Benjamin Weinthal, The Jerusalem Post, 15. August 2020

Heiko Maas (Reuters)

Die Verachtung für die Politik des deutschen Außenministers Heiko Maas, der anscheinend den tödlichen Antisemitismus und Atomwaffen-Ambitionen des iranischen Regimes gegenüber Israel befürwortet, verschärft sich laut einer Vielzahl prominenter politischer und bürgerlicher Kritiker tagtäglich.

Der stellvertretende Dekan des Simon Wiesenthal Center, Rabbi Abraham Cooper, sagte Donnerstag gegenüber der Jerusalem Post:

Bei allem Respekt, es ist an der Zeit, dass der deutsche Außenminister seine Behauptung aufgibt, es seien die Lehren von Auschwitz gewesen, die ihn ins öffentliche Leben trieben. Er hat eindeutig keine der Lektinen auf die aktuelle Lage angewandt. Statt das tyrannische, völkermörderische Regime in Teheran zu schwächen, tut er alles, um den Iran zu stärken. Seine Anweisungen an den deutschen UNO-Botschafter sind nicht die eines Freundes eines jüdischen Staates.“

Maas, ein Sozialdemokrat, verkündete letztes Jahr , dass er „wegen Auschwitz“ in die Politik ging.

Cooper sagte: „“Bevor er [Maas] Auschwitz wieder beschwört, sollte er zurückgehen und die Geschichte nochmal lesen. Wir erwarten weit mehr von Außenminister Maas.
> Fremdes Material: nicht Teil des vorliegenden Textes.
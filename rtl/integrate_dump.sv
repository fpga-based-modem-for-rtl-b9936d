// Integrate-and-dump accumulator.
//
// Adds the signed input on every sample strobe. On a sample strobe with
// `dump` high the window's sum (including that sample) is copied to `sum`
// and the accumulator restarts from zero, so `sum` holds the integral over
// the interval between two dumps. `sum` changes one clock after the strobe.
module integrate_dump #(
  parameter int unsigned IN_W  = 16,
  parameter int unsigned ACC_W = 28
) (
  input  logic                    clk,
  input  logic                    rst,
  input  logic                    en,
  input  logic                    dump,
  input  logic signed [IN_W-1:0]  x,
  output logic signed [ACC_W-1:0] sum
);
  logic signed [ACC_W-1:0] acc, acc_next;

  assign acc_next = acc + ACC_W'(x);

  always_ff @(posedge clk) begin
    if (rst) begin
      acc <= '0;
      sum <= '0;
    end else if (en) begin
      if (dump) begin
        sum <= acc_next;
        acc <= '0;
      end else begin
        acc <= acc_next;
      end
    end
  end
endmodule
Leider erleben wir ihn auf der falschen Seite der Spuren der existenziellen Bedrohungen, denen sich Israel jeden Tag ausgesetzt sieht.“

In einem sehr kritischen Kommentar in der Neue Zürcher Zeitung (NZZ) am Dienstag nahm sich der FDP-MdB Frank Müller-Rosentritt Maas wegen Deutschlands katastrophaler Außenpolitik zur Brust: „Unter Heiko Maas, der laut eigenen Angaben einst wegen Auschwitz in die Politik gegangen ist, jagt in der Nahostpolitik ein fragwürdiger Fehltritt den nächsten“, schrieb Müller-Rosentritt, einer der größten Unterstützer des jüdischen Staats im deutschen Bundestag.

Müller-Rosentritt führt Beispiele der Maas‘ vorgeworfenen Fehler während dessen 18-monatiger Amtszeit an, darunter seinem Staatssekretär Niels Annen zu erlauben in der iranischen Botschaft in Berlin die Revolution des Iran zu feiern.

Die Vereinigten Staaten klassifizieren das iranische Reime als führenden internationalen Staatssponsor von Terrorismus.

Unter Maas‘ Aufsicht, schrieb Müller-Rosentritt, markierte Christian Clages, der deutsche Repräsentant in Ramallah, „in sozialen Netzwerken antiisraelische und antisemitische Inhalte mit «gefällt mir». Und vergangene Woche wurde bekannt, dass der frühere Diplomat Bernd Erbel den vorgesehenen Posten als Chef des Zahlungsmechanismus Instex für europäische Iran-Geschäfte nicht antreten wird.“

Erbel musste vom Instex-Posten zurücktreten, weil er in Deutschland Gespräche mit dem deutschen Holocaustleugner Ken Jebsen gegen Israel und das iranische Regime geführt hatte.

Die BILD schrieb: „Mitte Juli plauderte der ehemalige Botschafter Erbel zweieinhalb Stunden mit Jebsen über den Iran und Israel – die Gesprächspartner verstanden sich offenbar prächtig. Erbel berichtet davon, dass das Atomabkommen mit dem Iran ‚der einzige Punkt‘ sei, an dem Deutschland sich ‚den israelischen Wünschen entzogen‘ hätte.“

Maas ignorierte die Wünsche der winzigen deutschen jüdischen Gemeinschaft den Handel mit der Islamischen Republik Iran einzustellen.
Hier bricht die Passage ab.